In this study, a high-order scheme is developed to solve 3D space-fractional delay reaction–diffusion equations of neutral type. The method is specifically formulated to address the complexities arising from neutral delays, the 3D configuration, and the challenges associated with space-fractional derivatives. A high-order compact approximation is implemented for the discretization of spatial variables, while a second-order accurate scheme is implemented for temporal discretization, resulting in a fully discrete system formulated in matrix form, which provides efficient implementation. The stability of the method is analyzed under mild conditions, and the results demonstrate its robustness throughout the simulation. Theoretical analysis also confirms the fourth-order convergence in space and second-order convergence in time of the scheme. The novelty of this work relies on the combination of high-order spatial discretization with stable and accurate treatment of neutral delays within a fully discrete framework for 3D space-fractional neutral-type delayed reaction–diffusion equations.

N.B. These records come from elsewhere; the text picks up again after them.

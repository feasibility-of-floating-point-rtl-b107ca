// tb_parallel_workloads: the vector workloads of the evaluation spread over
// several processing elements working in parallel. A board of five PEs
// (rc_matmul_top with NUM_PE = 5, one per FPGA of the original board) splits
// 131,000 operations evenly over 2 and over 5 PEs, for each of the seven
// module configurations. Each PE gets its share of the data and one module
// instruction, all of them are configured and released from reset together,
// and the run ends when every PE used has raised irq; unused PEs stay in
// reset.
//
// Memory layout in each PE (n = 131,000 / K elements): program at word 0,
// two-input A at 8 and B at 8 + n, one-input interleaved pairs at 8, the
// result vector at 8 + 2n; the accumulator sums n numbers at 8 into word 7
// and the host adds the K partial sums.
// Checked: every result bit for bit against the reference arithmetic, each
// partial and total sum against an error bound, and the run time of the
// board: 6 + 4n + 8 + 6 cycles (two-input), 5 + 4n + 8 + 5 (one-input), at
// most n + 60 (accumulator), printed as milliseconds at 50 MHz.
module tb_parallel_workloads;
  import fp_pkg::*;
  import fp_ref_pkg::*;

  localparam int P     = 5;
  localparam int TOTAL = 131000;
  localparam int BASE  = 8;

  logic clk = 1'b0;
  always #5 clk = ~clk;
  int checks = 0, failures = 0, cyc = 0;
  always @(posedge clk) cyc <= cyc + 1;

  logic        rst_n [P];
  pe_cfg_e     cfg [P];
  logic        req [P], rw [P], irq [P], all_irq;
  logic [17:0] addr [P];
  logic [31:0] wdata [P], rdata [P];

  rc_matmul_top #(.NUM_PE(P)) u_top (.clk, .rst_n, .cfg, .mem_req(req), .mem_rw(rw),
    .mem_addr(addr), .mem_wdata(wdata), .mem_rdata(rdata), .irq, .all_irq);

  for (genvar p = 0; p < P; p++) begin : g_mem
    pe_memory_model u_mem (.clk, .req(req[p]), .rw(rw[p]), .addr(addr[p]),
      .wdata(wdata[p]), .rdata(rdata[p]));
  end

  task automatic put(input int p, input int a, input logic [31:0] v);
    case (p)
      0: g_mem[0].u_mem.mem[a] = v;
      1: g_mem[1].u_mem.mem[a] = v;
      2: g_mem[2].u_mem.mem[a] = v;
      3: g_mem[3].u_mem.mem[a] = v;
      default: g_mem[4].u_mem.mem[a] = v;
    endcase
  endtask

  function automatic logic [31:0] get(input int p, input int a);
    case (p)
      0: return g_mem[0].u_mem.mem[a];
      1: return g_mem[1].u_mem.mem[a];
      2: return g_mem[2].u_mem.mem[a];
      3: return g_mem[3].u_mem.mem[a];
      default: return g_mem[4].u_mem.mem[a];
    endcase
  endfunction

  task automatic chk(input bit ok, input string msg);
    checks++;
    if (!ok) begin
      failures++;
      if (failures < 10) $display("%s", msg);
    end
  endtask

  // Operation code of the reference model: 0 add, 1 sub, 2 mul.
  function automatic int ref_code(input pe_cfg_e c);
    case (c)
      CFG_SUB1, CFG_SUB2: return 1;
      CFG_MUL1, CFG_MUL2: return 2;
      default:            return 0;
    endcase
  endfunction

  // Configure K PEs with c, release them together, wait until all K have
  // raised irq, then hold every PE in reset again.
  task automatic run(input pe_cfg_e c, input int k, output int cycles);
    int t0;
    bit all_done;
    for (int p = 0; p < P; p++) cfg[p] = c;
    @(negedge clk);
    for (int p = 0; p < k; p++) rst_n[p] = 1'b1;
    t0 = cyc;
    all_done = 1'b0;
    while (!all_done && cyc - t0 < 2000000) begin
      @(negedge clk);
      all_done = 1'b1;
      for (int p = 0; p < k; p++) all_done &= irq[p];
    end
    cycles = cyc - t0;
    for (int p = 0; p < P; p++) rst_n[p] = 1'b0;
    @(negedge clk);
  endtask

  initial begin
    #100000000; failures++;
    $display("watchdog expired");
    $display("TB_RESULT checks=%0d failures=%0d", checks, failures);
    $finish;
  end

  pe_cfg_e cfgs [7] = '{CFG_ADD1, CFG_SUB1, CFG_MUL1, CFG_ADD2, CFG_SUB2, CFG_MUL2, CFG_ACC};
  int      mods [2] = '{2, 5};

  initial begin
    int n, k, cycles, expect_cyc, op, res;
    bit two;
    real exact, mag, part, total, part_exact, part_mag;
    for (int p = 0; p < P; p++) begin
      rst_n[p] = 1'b1;
      cfg[p] = CFG_ADD1;
    end
    #1;
    for (int p = 0; p < P; p++) rst_n[p] = 1'b0;

    foreach (mods[m]) begin
      k = mods[m];
      n = TOTAL / k;
      res = BASE + 2 * n;
      foreach (cfgs[ci]) begin
        op  = ref_code(cfgs[ci]);
        two = (cfgs[ci] inside {CFG_ADD2, CFG_SUB2, CFG_MUL2});
        exact = 0.0; mag = 0.0;
        for (int p = 0; p < k; p++) begin
          for (int i = 0; i < 2 * n; i++) put(p, BASE + i, rand_fp(100, 50));
          put(p, 0, n);
          put(p, 1, BASE);
          if (cfgs[ci] == CFG_ACC) begin
            put(p, 2, 7); put(p, 3, 0);
            for (int i = 0; i < n; i++) begin
              exact += f2r(get(p, BASE + i));
              mag   += (f2r(get(p, BASE + i)) < 0.0) ? -f2r(get(p, BASE + i)) : f2r(get(p, BASE + i));
            end
          end else if (two) begin
            put(p, 2, BASE + n); put(p, 3, res); put(p, 4, 0);
          end else begin
            put(p, 2, res); put(p, 3, 0);
          end
        end
        run(cfgs[ci], k, cycles);
        $display("%-9s on %0d PEs, %0d elements each: %0d cycles, %0.3f ms at 50 MHz",
                 cfgs[ci].name(), k, n, cycles, cycles / 50000.0);
        if (cfgs[ci] == CFG_ACC) begin
          chk(cycles > n && cycles < n + 60, $sformatf("ACC on %0d PEs: %0d cycles", k, cycles));
          total = 0.0;
          for (int p = 0; p < k; p++) begin
            part_exact = 0.0; part_mag = 0.0;
            for (int i = 0; i < n; i++) begin
              part_exact += f2r(get(p, BASE + i));
              part_mag   += (f2r(get(p, BASE + i)) < 0.0) ? -f2r(get(p, BASE + i)) : f2r(get(p, BASE + i));
            end
            part = f2r(get(p, 7));
            chk((part - part_exact <= n * part_mag / 16777216.0) && (part_exact - part <= n * part_mag / 16777216.0),
                $sformatf("ACC PE %0d: sum %g exact %g", p, part, part_exact));
            total += part;
          end
          chk((total - exact <= TOTAL * mag / 16777216.0) && (exact - total <= TOTAL * mag / 16777216.0),
              $sformatf("ACC on %0d PEs: total %g exact %g", k, total, exact));
        end else begin
          expect_cyc = two ? 6 + 4 * n + 8 + 6 : 5 + 4 * n + 8 + 5;
          chk(cycles == expect_cyc, $sformatf("%s on %0d PEs: %0d cycles, expected %0d",
              cfgs[ci].name(), k, cycles, expect_cyc));
          for (int p = 0; p < k; p++)
            for (int i = 0; i < n; i++) begin
              logic [31:0] e;
              e = two ? ref_op(op, get(p, BASE + i), get(p, BASE + n + i))
                      : ref_op(op, get(p, BASE + 2 * i), get(p, BASE + 2 * i + 1));
              chk(fp_match(get(p, res + i), e), $sformatf("%s PE %0d C[%0d] = %h expected %h",
                  cfgs[ci].name(), p, i, get(p, res + i), e));
            end
        end
      end
    end
    $display("TB_RESULT checks=%0d failures=%0d", checks, failures);
    $finish;
  end
endmodule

Numerical experiments further validate the accuracy, and computational performance of the developed approach.

Suggested Citation

  • Fardi, Mojtaba & Safari, Farzaneh, 2026. "Numerical analysis of 3D space-fractional neutral-type delayed reaction–diffusion equations using a high-order difference technique," Mathematics and Computers in Simulation (MATCOM), Elsevier, vol. 247(C), pages 75-92.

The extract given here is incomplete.